Data excerpts
● ● ●
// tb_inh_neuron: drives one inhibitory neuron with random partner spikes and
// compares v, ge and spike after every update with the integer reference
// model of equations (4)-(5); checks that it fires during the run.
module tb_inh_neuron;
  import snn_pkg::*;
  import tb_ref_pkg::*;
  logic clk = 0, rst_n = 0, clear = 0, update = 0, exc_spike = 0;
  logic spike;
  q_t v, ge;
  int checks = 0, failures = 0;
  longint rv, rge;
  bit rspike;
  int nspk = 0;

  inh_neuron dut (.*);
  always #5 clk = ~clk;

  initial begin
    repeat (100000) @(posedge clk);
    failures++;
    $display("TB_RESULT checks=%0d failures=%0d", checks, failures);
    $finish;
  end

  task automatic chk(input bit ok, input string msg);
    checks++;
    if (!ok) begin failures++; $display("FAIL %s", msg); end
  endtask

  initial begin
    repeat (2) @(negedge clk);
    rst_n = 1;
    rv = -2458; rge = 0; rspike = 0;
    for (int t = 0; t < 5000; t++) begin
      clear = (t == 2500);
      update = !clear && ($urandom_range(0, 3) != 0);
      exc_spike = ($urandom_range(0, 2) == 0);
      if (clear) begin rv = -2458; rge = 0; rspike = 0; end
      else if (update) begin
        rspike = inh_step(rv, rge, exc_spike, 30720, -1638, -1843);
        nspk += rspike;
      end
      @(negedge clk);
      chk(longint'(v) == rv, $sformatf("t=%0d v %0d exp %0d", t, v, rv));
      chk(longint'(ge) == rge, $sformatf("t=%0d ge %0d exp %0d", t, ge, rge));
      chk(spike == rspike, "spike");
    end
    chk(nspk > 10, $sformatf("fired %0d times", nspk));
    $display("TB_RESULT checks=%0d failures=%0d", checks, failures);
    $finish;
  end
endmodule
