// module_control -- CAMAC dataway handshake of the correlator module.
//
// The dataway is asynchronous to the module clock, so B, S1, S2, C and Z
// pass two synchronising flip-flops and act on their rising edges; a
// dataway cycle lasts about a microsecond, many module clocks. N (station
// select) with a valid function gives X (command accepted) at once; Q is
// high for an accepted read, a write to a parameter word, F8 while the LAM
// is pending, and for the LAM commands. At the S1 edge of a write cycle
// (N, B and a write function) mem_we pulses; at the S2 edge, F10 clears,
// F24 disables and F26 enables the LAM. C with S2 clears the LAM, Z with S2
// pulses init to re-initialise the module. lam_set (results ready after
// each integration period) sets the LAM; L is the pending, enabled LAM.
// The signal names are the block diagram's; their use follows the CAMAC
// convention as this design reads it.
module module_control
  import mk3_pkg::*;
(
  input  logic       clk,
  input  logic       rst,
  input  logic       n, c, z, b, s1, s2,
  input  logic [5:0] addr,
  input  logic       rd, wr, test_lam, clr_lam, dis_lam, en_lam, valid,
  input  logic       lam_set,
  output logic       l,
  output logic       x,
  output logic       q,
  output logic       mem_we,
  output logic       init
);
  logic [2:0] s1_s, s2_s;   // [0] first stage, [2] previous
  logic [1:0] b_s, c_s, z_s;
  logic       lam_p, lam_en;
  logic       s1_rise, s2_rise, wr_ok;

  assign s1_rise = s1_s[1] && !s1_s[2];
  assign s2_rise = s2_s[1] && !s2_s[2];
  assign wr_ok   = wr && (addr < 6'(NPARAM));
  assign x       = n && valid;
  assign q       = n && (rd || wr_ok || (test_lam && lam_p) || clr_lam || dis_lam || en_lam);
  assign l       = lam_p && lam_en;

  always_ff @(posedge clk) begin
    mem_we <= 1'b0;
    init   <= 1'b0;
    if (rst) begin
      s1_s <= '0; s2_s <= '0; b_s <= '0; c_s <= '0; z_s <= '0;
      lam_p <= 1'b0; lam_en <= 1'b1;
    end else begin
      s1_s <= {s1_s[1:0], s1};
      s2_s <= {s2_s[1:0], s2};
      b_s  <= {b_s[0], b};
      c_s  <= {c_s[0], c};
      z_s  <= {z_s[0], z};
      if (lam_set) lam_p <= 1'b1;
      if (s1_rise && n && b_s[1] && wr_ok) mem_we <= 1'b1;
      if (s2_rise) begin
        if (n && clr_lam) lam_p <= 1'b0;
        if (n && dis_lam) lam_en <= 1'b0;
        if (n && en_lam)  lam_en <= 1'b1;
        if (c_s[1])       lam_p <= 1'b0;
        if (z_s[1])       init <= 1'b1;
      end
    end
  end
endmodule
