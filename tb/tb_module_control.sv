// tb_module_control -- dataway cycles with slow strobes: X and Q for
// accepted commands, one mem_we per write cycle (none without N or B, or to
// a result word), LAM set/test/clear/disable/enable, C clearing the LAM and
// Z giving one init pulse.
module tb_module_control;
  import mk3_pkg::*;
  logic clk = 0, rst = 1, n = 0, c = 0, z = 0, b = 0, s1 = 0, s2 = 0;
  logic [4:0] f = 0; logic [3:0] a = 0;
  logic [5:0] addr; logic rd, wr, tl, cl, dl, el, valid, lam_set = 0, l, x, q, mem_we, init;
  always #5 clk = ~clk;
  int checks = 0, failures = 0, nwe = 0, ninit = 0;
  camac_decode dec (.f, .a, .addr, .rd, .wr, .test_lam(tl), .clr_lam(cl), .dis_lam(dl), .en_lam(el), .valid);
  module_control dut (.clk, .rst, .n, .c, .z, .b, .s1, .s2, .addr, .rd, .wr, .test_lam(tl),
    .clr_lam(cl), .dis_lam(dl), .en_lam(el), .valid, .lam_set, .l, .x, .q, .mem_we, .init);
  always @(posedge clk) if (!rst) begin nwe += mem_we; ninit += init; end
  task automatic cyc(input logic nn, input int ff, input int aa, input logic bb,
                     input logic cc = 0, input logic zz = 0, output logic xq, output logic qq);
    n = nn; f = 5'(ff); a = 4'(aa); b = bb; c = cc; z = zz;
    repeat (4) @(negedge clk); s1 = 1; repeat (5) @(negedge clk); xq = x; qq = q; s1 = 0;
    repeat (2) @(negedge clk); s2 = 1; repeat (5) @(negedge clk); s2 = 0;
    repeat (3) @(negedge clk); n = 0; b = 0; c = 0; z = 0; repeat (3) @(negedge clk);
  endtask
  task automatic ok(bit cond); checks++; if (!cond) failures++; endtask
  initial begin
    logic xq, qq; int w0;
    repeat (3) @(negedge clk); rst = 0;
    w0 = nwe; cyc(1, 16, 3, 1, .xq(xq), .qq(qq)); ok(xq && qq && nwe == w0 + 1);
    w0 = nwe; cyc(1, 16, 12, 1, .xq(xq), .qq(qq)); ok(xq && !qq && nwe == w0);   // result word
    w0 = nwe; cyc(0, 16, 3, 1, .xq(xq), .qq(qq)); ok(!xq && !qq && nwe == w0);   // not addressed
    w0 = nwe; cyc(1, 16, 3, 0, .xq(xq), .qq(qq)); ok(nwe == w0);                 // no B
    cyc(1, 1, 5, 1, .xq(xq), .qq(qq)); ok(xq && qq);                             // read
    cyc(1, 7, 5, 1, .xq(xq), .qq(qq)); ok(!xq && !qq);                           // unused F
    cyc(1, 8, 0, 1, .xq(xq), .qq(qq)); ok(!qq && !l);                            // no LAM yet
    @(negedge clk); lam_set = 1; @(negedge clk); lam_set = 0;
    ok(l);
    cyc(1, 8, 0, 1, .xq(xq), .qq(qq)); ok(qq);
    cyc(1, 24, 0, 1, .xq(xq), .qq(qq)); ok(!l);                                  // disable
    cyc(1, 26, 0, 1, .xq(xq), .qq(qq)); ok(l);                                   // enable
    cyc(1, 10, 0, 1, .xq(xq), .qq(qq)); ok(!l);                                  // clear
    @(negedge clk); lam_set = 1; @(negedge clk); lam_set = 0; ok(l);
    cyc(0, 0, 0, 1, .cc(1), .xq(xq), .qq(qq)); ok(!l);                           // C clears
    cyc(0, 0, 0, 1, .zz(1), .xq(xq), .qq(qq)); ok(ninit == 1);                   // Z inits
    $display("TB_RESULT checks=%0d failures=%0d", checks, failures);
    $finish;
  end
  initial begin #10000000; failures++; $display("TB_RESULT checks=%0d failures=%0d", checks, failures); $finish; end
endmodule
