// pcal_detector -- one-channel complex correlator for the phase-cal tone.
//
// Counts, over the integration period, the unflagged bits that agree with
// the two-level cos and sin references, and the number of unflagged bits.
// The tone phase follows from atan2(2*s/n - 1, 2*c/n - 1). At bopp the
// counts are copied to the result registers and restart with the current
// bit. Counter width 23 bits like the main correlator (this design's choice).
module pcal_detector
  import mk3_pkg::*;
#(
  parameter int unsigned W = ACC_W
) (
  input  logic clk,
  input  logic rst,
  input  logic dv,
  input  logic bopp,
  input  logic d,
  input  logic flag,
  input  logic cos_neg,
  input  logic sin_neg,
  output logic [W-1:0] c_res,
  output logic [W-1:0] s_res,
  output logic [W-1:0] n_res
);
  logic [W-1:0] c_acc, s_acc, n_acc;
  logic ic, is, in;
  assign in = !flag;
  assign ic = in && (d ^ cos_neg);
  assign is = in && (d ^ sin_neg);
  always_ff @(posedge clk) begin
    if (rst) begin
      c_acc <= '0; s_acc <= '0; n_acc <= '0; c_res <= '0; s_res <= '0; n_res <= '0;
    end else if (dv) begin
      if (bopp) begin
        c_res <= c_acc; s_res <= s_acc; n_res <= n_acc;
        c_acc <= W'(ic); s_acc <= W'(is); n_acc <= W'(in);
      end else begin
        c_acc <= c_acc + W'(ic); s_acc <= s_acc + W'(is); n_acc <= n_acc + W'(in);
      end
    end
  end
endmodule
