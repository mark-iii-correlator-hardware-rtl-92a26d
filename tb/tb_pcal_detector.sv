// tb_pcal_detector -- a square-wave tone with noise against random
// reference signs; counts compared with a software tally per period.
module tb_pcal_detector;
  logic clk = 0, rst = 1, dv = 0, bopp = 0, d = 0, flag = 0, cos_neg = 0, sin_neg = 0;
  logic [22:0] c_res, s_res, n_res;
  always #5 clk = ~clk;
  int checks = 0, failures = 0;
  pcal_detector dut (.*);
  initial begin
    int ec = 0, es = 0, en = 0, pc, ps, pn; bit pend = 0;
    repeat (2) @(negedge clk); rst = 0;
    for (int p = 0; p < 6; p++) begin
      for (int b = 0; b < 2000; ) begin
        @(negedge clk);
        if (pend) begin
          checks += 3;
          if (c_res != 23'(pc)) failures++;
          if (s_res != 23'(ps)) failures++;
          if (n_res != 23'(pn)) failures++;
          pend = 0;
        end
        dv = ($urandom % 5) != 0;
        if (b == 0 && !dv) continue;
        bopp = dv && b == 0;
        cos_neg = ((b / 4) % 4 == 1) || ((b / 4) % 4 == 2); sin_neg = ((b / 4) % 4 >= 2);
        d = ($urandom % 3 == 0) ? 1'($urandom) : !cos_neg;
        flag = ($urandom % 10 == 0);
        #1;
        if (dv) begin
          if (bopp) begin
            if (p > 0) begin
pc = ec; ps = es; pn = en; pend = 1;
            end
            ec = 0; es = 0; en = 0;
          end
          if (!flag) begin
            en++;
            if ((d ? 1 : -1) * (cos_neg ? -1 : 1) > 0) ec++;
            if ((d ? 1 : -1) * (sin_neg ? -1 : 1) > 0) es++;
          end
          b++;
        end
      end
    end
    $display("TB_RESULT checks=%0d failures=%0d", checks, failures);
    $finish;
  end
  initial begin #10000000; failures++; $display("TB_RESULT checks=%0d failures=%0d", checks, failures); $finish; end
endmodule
● ● ●
— EXERCISE DIRECTIONS —
Your reply should be a single number: how many lines in the entries above hold the string "automatic".

— SOLUTION FOR THIS TASK —
3